When there is a terminating cycle there are three possibilities – (a) A and B merge before they reach the cycle, (b) they merge at a common entry point, or (c) they enter at different points in the cycle. To distinguish these cases we need to find the entry points for A and B. If the entry points are the same treat the common entry point as a list terminator and apply the simple algorithm in part I. If they differ we have case (c) – either entry point is a legitimate answer.

If the two lists are null terminated the cycle detection algorithm will discover the fact; the basic algorithm of part I can be used.

In case (c) a complete implementation checks that the two lists actually share a common cycle. Clearly they don’t if the two cycle lengths are different. If they are the same commonality can be done by checking that the entry point of A can be reached from the entry point of B.

This algorithm is O(n) but it is cumbersome and relatively expensive. However,properly implemented, it is safe against cycles and against failure to merge.

IV. A method that doesn’t require finding the terminator

The basic algorithm doesn’t actually require knowing the list length; what it needs is the distance between two nodes that match. Call that distance m. It turns out that m can be found without searching to the ends of the lists.

To see how that this works let us first suppose that we know a bound M for m, and that A is the longer list. We compare the first element of B with the first M elements of A. If we find a match we’ve found m (and the merge point.) If no match is found we go to node M+1 in B and check it against nodes M+1 through 2*M in A; we keep advancing by M nodes until a match is found. A match will be found when the merge point is passed. The difference in positions of the match in A and B yields m.

Unfortunately we don’t have a bound M for m nor do we know which list is longer. However we can use M=1 in the first iteration, M=2 in the second iteration, and so on. We solve the problem of not knowing which list is longer by alternating which list is the lead list. With a bit of bookkeeping we get the following algorithm:

Traverse A by one step. Traverse B by three steps, checking to see if it there is a match with the last element read from A. Traverse A by five more steps, checking for a match with the last element read from B. Continue, alternating lists and increasing the steps by two each time. When a match is found this way we know the difference of distances to the merge point, m. This gives us an O(m^2 +D) method where D is the common distance to the merge point.

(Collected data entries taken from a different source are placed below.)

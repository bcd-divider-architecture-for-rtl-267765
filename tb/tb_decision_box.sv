// Self-checking testbench of decision_box: every tens digit with both carry
// values. A round must be taken when the tens digit is non-zero or, with a
// zero tens digit, when the adder carries.
module tb_decision_box;
  import bcd_div_pkg::*;

  bcd_digit_t msd;
  logic       carry, corr, more;
  int checks = 0, failures = 0;

  decision_box dut (.msd(msd), .carry(carry), .corr(corr), .more(more));

  initial begin : watchdog
    #100000;
    failures++;
    $display("watchdog expired");
    $display("TB_RESULT checks=%0d failures=%0d", checks, failures);
    $finish;
  end

  initial begin
    for (int h = 0; h < 16; h++) begin
      for (int cy = 0; cy < 2; cy++) begin
        logic exp_corr, exp_more;
        msd   = 4'(h);
        carry = cy[0];
        #1;
        exp_corr = (h == 0);
        exp_more = (h != 0) || (cy == 1);
        checks++;
        if (corr !== exp_corr || more !== exp_more) begin
          failures++;
          $display("FAIL msd=%0d carry=%0b corr=%0b more=%0b", h, cy, corr, more);
        end
      end
    end
    $display("TB_RESULT checks=%0d failures=%0d", checks, failures);
    $finish;
  end
endmodule
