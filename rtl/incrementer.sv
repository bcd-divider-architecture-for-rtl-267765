// Incremental block of the Nikhilam divider: quotient accumulation.
//
// The quotient starts as the dividend's tens digit (first round) and grows by
// the quotient digit of every further round that is taken: the operand's tens
// digit in a Nikhilam round, 1 in a correction round. The source describes the
// block as "q = q + 1 if r == a, else q = q"; adding the round's digit instead
// of 1 is this design's generalisation so that rounds whose operand has a tens
// digit of 2 or more also give the right quotient.
//   q_in  : quotient so far (one BCD digit; legal quotients are 0..9)
//   inc   : amount to add
//   en    : 1 = add, 0 = hold
//   q_out : updated quotient, modulo 16 (only out-of-range divisions, which
//           the divider flags, can wrap)
// Purely combinational.
module incrementer
  import bcd_div_pkg::*;
(
  input  bcd_digit_t q_in,
  input  bcd_digit_t inc,
  input  logic       en,
  output bcd_digit_t q_out
);

  always_comb begin
    q_out = en ? (q_in + inc) : q_in;
  end

endmodule
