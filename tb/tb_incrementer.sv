// Self-checking testbench of incrementer: all quotient/increment pairs with
// the enable on and off.
module tb_incrementer;
  import bcd_div_pkg::*;

  bcd_digit_t q_in, inc, q_out;
  logic       en;
  int checks = 0, failures = 0;

  incrementer dut (.q_in(q_in), .inc(inc), .en(en), .q_out(q_out));

  initial begin : watchdog
    #100000;
    failures++;
    $display("watchdog expired");
    $display("TB_RESULT checks=%0d failures=%0d", checks, failures);
    $finish;
  end

  initial begin
    for (int qi = 0; qi < 16; qi++) begin
      for (int n = 0; n < 16; n++) begin
        for (int e = 0; e < 2; e++) begin
          int exp_q;
          q_in = 4'(qi);
          inc  = 4'(n);
          en   = e[0];
          #1;
          exp_q = e ? (qi + n) % 16 : qi;
          checks++;
          if (int'(q_out) != exp_q) begin
            failures++;
            $display("FAIL q=%0d inc=%0d en=%0d -> %0d", qi, n, e, q_out);
          end
        end
      end
    end
    $display("TB_RESULT checks=%0d failures=%0d", checks, failures);
    $finish;
  end
endmodule
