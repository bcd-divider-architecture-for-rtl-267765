// 4x4 unsigned multiplier of the Nikhilam divider.
//
// Multiplies the divisor's 10's complement by the upper digit of the current
// operand (the quotient digit of the round). The product is binary: with both
// inputs at most 9 it is at most 81, and the adder that follows turns it back
// into BCD. Written as a sum of four shifted partial products (array
// multiplier); the internal structure is this design's choice, the source
// only names the block. Purely combinational.
//   x, y : 4-bit unsigned operands
//   p    : 8-bit product x * y
module mult4x4 (
  input  logic [3:0] x,
  input  logic [3:0] y,
  output logic [7:0] p
);

  logic [7:0] pp [4];

  always_comb begin
    for (int i = 0; i < 4; i++) begin
      pp[i] = y[i] ? (8'(x) << i) : 8'd0;
    end
    p = pp[0] + pp[1] + pp[2] + pp[3];
  end

endmodule
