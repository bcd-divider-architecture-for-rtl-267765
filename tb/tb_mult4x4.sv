// Self-checking testbench of mult4x4: all 256 operand pairs, product compared
// with an integer multiplication.
module tb_mult4x4;
  logic [3:0] x, y;
  logic [7:0] p;
  int checks = 0, failures = 0;

  mult4x4 dut (.x(x), .y(y), .p(p));

  initial begin : watchdog
    #100000;
    failures++;
    $display("watchdog expired");
    $display("TB_RESULT checks=%0d failures=%0d", checks, failures);
    $finish;
  end

  initial begin
    for (int i = 0; i < 16; i++) begin
      for (int j = 0; j < 16; j++) begin
        int exp_p;
        x = 4'(i);
        y = 4'(j);
        #1;
        exp_p = i * j;
        checks++;
        if (int'(p) != exp_p) begin
          failures++;
          $display("FAIL %0d*%0d=%0d expected %0d", i, j, p, exp_p);
        end
      end
    end
    $display("TB_RESULT checks=%0d failures=%0d", checks, failures);
    $finish;
  end
endmodule
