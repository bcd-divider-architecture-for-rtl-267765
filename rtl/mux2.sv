// 2:1 operand multiplexer of the Nikhilam divider.
//
// Chooses the operand the next division round works on: with sel = 0 it keeps
// d0 (the dividend, or the operand of a finished division), with sel = 1 it
// takes d1, the adder result fed back. In the source the select line is the
// adder's carry and starts at zero so that the dividend goes through; here it
// is driven by the decision box of the round. Width 8 bits = two BCD digits.
// Purely combinational.
module mux2
  import bcd_div_pkg::*;
(
  input  bcd2_t d0,
  input  bcd2_t d1,
  input  logic  sel,
  output bcd2_t y
);

  always_comb begin
    y = sel ? d1 : d0;
  end

endmodule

If the lists are null terminated it is possible that one of the lists is exhausted before the a match is found. In that case we revert to algorithm I. If the lists are terminated by a common cycle algorithm IV will find one of the entry points. Algorithm IV will fail if the two lists are disjoint and are terminated by separate cycles.

Final remarks

This problem is more a puzzle than a serious programming problem. A ‘correct’ solution depends on the objective and upon context. If the lists are known to be null terminated algorithm III is not needed. In principle algorithm IV is more efficient than algorithm I; however it is more complex and in practice simplicity may trump computational efficiency. If the lists are known to be cycle terminated algorithm I will fail. Algorithm III is guaranteed to work but is cumbersome; algorithm IV will be considerably more efficient, but will fail if the lists are disjoint.

Considered as a puzzle, algorithm I is the ‘correct’ solution. It is simple and elegant.

This page was last updated February 1, 2008.